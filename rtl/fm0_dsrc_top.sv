// fm0_dsrc_top: FM0 transmit path for DSRC - buffer, memory, ring counter
// and FM0 encoder.
//
// Words arrive on a valid/ready port and pass through the input buffer into
// the memory block, which is used as a circular queue (write and read
// pointers, a fill level). The transmit side reads the oldest word ahead of
// time into a one-word prefetch register; when the word being sent ends,
// the prefetched word becomes the current word and the ring counter is
// restarted. The ring counter's active stage k selects bit WIDTH-1-k of the
// current word (most significant bit first) as the encoder's data bit X, one
// bit per clock. So as long as the memory holds words the line carries an
// unbroken FM0 stream at one bit per clock period; when it runs dry the
// encoder is disabled and the line idles low (tx_active low) until the next
// word arrives.
//
// The order of the blocks follows the block diagram of the design (input
// buffer, memory, ring counter, encoder). The queue pointers, the prefetch
// register, the bit order and the idle behaviour are this design's own
// choices.
//
// Timing: a word accepted on the input port at edge n is written to memory
// at edge n+1, read at n+2, prefetched at n+3 and, if the line is idle,
// starts being sent in the clock period after edge n+4. Within a symbol
// period fm0_out shows the first half-symbol while clk is high and the
// second while clk is low.
module fm0_dsrc_top #(
  parameter int unsigned WIDTH = fm0_pkg::DATA_W,
  parameter int unsigned DEPTH = fm0_pkg::MEM_DEPTH
) (
  input  logic                   clk,
  input  logic                   rst_n,
  input  logic [WIDTH-1:0]       in_data,
  input  logic                   in_valid,
  output logic                   in_ready,
  output logic                   fm0_out,    // FM0 line signal
  output logic                   tx_active,  // a symbol is on the line
  output logic [$clog2(DEPTH):0] mem_level   // words stored in memory
);

  localparam int unsigned AW = $clog2(DEPTH);

  // ---------------- input buffer -> memory ----------------
  logic [WIDTH-1:0] buf_data;
  logic             buf_valid, buf_ready;
  logic             mem_full, mem_empty;
  logic             wr_en, rd_en;
  logic [AW-1:0]    wr_ptr, rd_ptr;
  logic [AW:0]      level_q;
  logic [WIDTH-1:0] rd_data;
  logic [WIDTH-1:0] ring_q;
  logic             ring_last;

  input_buffer #(.WIDTH(WIDTH)) u_input_buffer (
    .clk, .rst_n,
    .in_data, .in_valid, .in_ready,
    .out_data (buf_data),
    .out_valid(buf_valid),
    .out_ready(buf_ready)
  );

  assign mem_full  = (level_q == (AW+1)'(DEPTH));
  assign mem_empty = (level_q == '0);
  assign buf_ready = !mem_full;
  assign wr_en     = buf_valid && !mem_full;

  memory_block #(.WIDTH(WIDTH), .DEPTH(DEPTH)) u_memory_block (
    .clk,
    .we   (wr_en),
    .waddr(wr_ptr),
    .wdata(buf_data),
    .re   (rd_en),
    .raddr(rd_ptr),
    .rdata(rd_data)
  );

  // ---------------- memory -> prefetch register ----------------
  logic             rd_pending;   // rd_data is valid in this cycle
  logic [WIDTH-1:0] nxt_word;
  logic             nxt_valid;
  logic             word_done;    // current word has ended (or none is sent)
  logic             take;         // prefetched word becomes the current word

  assign rd_en     = !mem_empty && !nxt_valid && !rd_pending;
  assign word_done = !tx_active || ring_last;
  assign take      = word_done && nxt_valid;

  always_ff @(posedge clk or negedge rst_n) begin
    if (!rst_n) begin
      wr_ptr     <= '0;
      rd_ptr     <= '0;
      level_q    <= '0;
      rd_pending <= 1'b0;
      nxt_valid  <= 1'b0;
      nxt_word   <= '0;
    end else begin
      if (wr_en) wr_ptr <= (wr_ptr == AW'(DEPTH-1)) ? '0 : wr_ptr + 1'b1;
      if (rd_en) rd_ptr <= (rd_ptr == AW'(DEPTH-1)) ? '0 : rd_ptr + 1'b1;
      level_q    <= level_q + (AW+1)'(wr_en) - (AW+1)'(rd_en);
      rd_pending <= rd_en;
      if (rd_pending) begin
        nxt_word  <= rd_data;
        nxt_valid <= 1'b1;
      end else if (take) begin
        nxt_valid <= 1'b0;
      end
    end
  end

  assign mem_level = level_q;

  // ---------------- ring counter + bit select ----------------
  logic [WIDTH-1:0] tx_word;
  logic             tx_bit;

  ring_counter #(.N(WIDTH)) u_ring_counter (
    .clk, .rst_n,
    .load(take),
    .en  (tx_active && !take),
    .q   (ring_q),
    .last(ring_last)
  );

  always_ff @(posedge clk or negedge rst_n) begin
    if (!rst_n) begin
      tx_active <= 1'b0;
      tx_word   <= '0;
    end else if (word_done) begin
      tx_active <= nxt_valid;
      if (nxt_valid) tx_word <= nxt_word;
    end
  end

  // stage k of the ring sends bit WIDTH-1-k (most significant bit first)
  always_comb begin
    tx_bit = 1'b0;
    for (int k = 0; k < WIDTH; k++)
      tx_bit = tx_bit | (ring_q[k] & tx_word[WIDTH-1-k]);
  end

  // ---------------- FM0 encoder ----------------
  fm0_encoder u_fm0_encoder (
    .clk, .rst_n,
    .en     (tx_active),
    .x      (tx_bit),
    .fm0_out(fm0_out),
    .state_b()
  );

  // ---------------- queue rules ----------------
  property p_no_overflow;
    @(posedge clk) disable iff (!rst_n) level_q <= (AW+1)'(DEPTH);
  endproperty
  assert property (p_no_overflow) else $error("memory queue overflow");

  property p_no_read_empty;
    @(posedge clk) disable iff (!rst_n) rd_en |-> !mem_empty;
  endproperty
  assert property (p_no_read_empty) else $error("read from empty memory queue");

endmodule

### What to work on
Exactly reproduce the material above.

### Solution
filename rtl/fm0_dsrc_top.sv
// fm0_dsrc_top: FM0 transmit path for DSRC - buffer, memory, ring counter
// and FM0 encoder.
//
// Words arrive on a valid/ready port and pass through the input buffer into
// the memory block, which is used as a circular queue (write and read
// pointers, a fill level). The transmit side reads the oldest word ahead of
// time into a one-word prefetch register; when the word being sent ends,
// the prefetched word becomes the current word and the ring counter is
// restarted. The ring counter's active stage k selects bit WIDTH-1-k of the
// current word (most significant bit first) as the encoder's data bit X, one
// bit per clock. So as long as the memory holds words the line carries an
// unbroken FM0 stream at one bit per clock period; when it runs dry the
// encoder is disabled and the line idles low (tx_active low) until the next
// word arrives.
//
// The order of the blocks follows the block diagram of the design (input
// buffer, memory, ring counter, encoder). The queue pointers, the prefetch
// register, the bit order and the idle behaviour are this design's own
// choices.
//
// Timing: a word accepted on the input port at edge n is written to memory
// at edge n+1, read at n+2, prefetched at n+3 and, if the line is idle,
// starts being sent in the clock period after edge n+4. Within a symbol
// period fm0_out shows the first half-symbol while clk is high and the
// second while clk is low.
module fm0_dsrc_top #(
  parameter int unsigned WIDTH = fm0_pkg::DATA_W,
  parameter int unsigned DEPTH = fm0_pkg::MEM_DEPTH
) (
  input  logic                   clk,
  input  logic                   rst_n,
  input  logic [WIDTH-1:0]       in_data,
  input  logic                   in_valid,
  output logic                   in_ready,
  output logic                   fm0_out,    // FM0 line signal
  output logic                   tx_active,  // a symbol is on the line
  output logic [$clog2(DEPTH):0] mem_level   // words stored in memory
);

  localparam int unsigned AW = $clog2(DEPTH);

  // ---------------- input buffer -> memory ----------------
  logic [WIDTH-1:0] buf_data;
  logic             buf_valid, buf_ready;
  logic             mem_full, mem_empty;
  logic             wr_en, rd_en;
  logic [AW-1:0]    wr_ptr, rd_ptr;
  logic [AW:0]      level_q;
  logic [WIDTH-1:0] rd_data;
  logic [WIDTH-1:0] ring_q;
  logic             ring_last;

  input_buffer #(.WIDTH(WIDTH)) u_input_buffer (
    .clk, .rst_n,
    .in_data, .in_valid, .in_ready,
    .out_data (buf_data),
    .out_valid(buf_valid),
    .out_ready(buf_ready)
  );

  assign mem_full  = (level_q == (AW+1)'(DEPTH));
  assign mem_empty = (level_q == '0);
  assign buf_ready = !mem_full;
  assign wr_en     = buf_valid && !mem_full;

  memory_block #(.WIDTH(WIDTH), .DEPTH(DEPTH)) u_memory_block (
    .clk,
    .we   (wr_en),
    .waddr(wr_ptr),
    .wdata(buf_data),
    .re   (rd_en),
    .raddr(rd_ptr),
    .rdata(rd_data)
  );

  // ---------------- memory -> prefetch register ----------------
  logic             rd_pending;   // rd_data is valid in this cycle
  logic [WIDTH-1:0] nxt_word;
  logic             nxt_valid;
  logic             word_done;    // current word has ended (or none is sent)
  logic             take;         // prefetched word becomes the current word

  assign rd_en     = !mem_empty && !nxt_valid && !rd_pending;
  assign word_done = !tx_active || ring_last;
  assign take      = word_done && nxt_valid;

  always_ff @(posedge clk or negedge rst_n) begin
    if (!rst_n) begin
      wr_ptr     <= '0;
      rd_ptr     <= '0;
      level_q    <= '0;
      rd_pending <= 1'b0;
      nxt_valid  <= 1'b0;
      nxt_word   <= '0;
    end else begin
      if (wr_en) wr_ptr <= (wr_ptr == AW'(DEPTH-1)) ? '0 : wr_ptr + 1'b1;
      if (rd_en) rd_ptr <= (rd_ptr == AW'(DEPTH-1)) ? '0 : rd_ptr + 1'b1;
      level_q    <= level_q + (AW+1)'(wr_en) - (AW+1)'(rd_en);
      rd_pending <= rd_en;
      if (rd_pending) begin
        nxt_word  <= rd_data;
        nxt_valid <= 1'b1;
      end else if (take) begin
        nxt_valid <= 1'b0;
      end
    end
  end

  assign mem_level = level_q;

  // ---------------- ring counter + bit select ----------------
  logic [WIDTH-1:0] tx_word;
  logic             tx_bit;

  ring_counter #(.N(WIDTH)) u_ring_counter (
    .clk, .rst_n,
    .load(take),
    .en  (tx_active && !take),
    .q   (ring_q),
    .last(ring_last)
  );

  always_ff @(posedge clk or negedge rst_n) begin
    if (!rst_n) begin
      tx_active <= 1'b0;
      tx_word   <= '0;
    end else if (word_done) begin
      tx_active <= nxt_valid;
      if (nxt_valid) tx_word <= nxt_word;
    end
  end

  // stage k of the ring sends bit WIDTH-1-k (most significant bit first)
  always_comb begin
    tx_bit = 1'b0;
    for (int k = 0; k < WIDTH; k++)
      tx_bit = tx_bit | (ring_q[k] & tx_word[WIDTH-1-k]);
  end

  // ---------------- FM0 encoder ----------------
  fm0_encoder u_fm0_encoder (
    .clk, .rst_n,
    .en     (tx_active),
    .x      (tx_bit),
    .fm0_out(fm0_out),
    .state_b()
  );

  // ---------------- queue rules ----------------
  property p_no_overflow;
    @(posedge clk) disable iff (!rst_n) level_q <= (AW+1)'(DEPTH);
  endproperty
  assert property (p_no_overflow) else $error("memory queue overflow");

  property p_no_read_empty;
    @(posedge clk) disable iff (!rst_n) rd_en |-> !mem_empty;
  endproperty
  assert property (p_no_read_empty) else $error("read from empty memory queue");

endmodule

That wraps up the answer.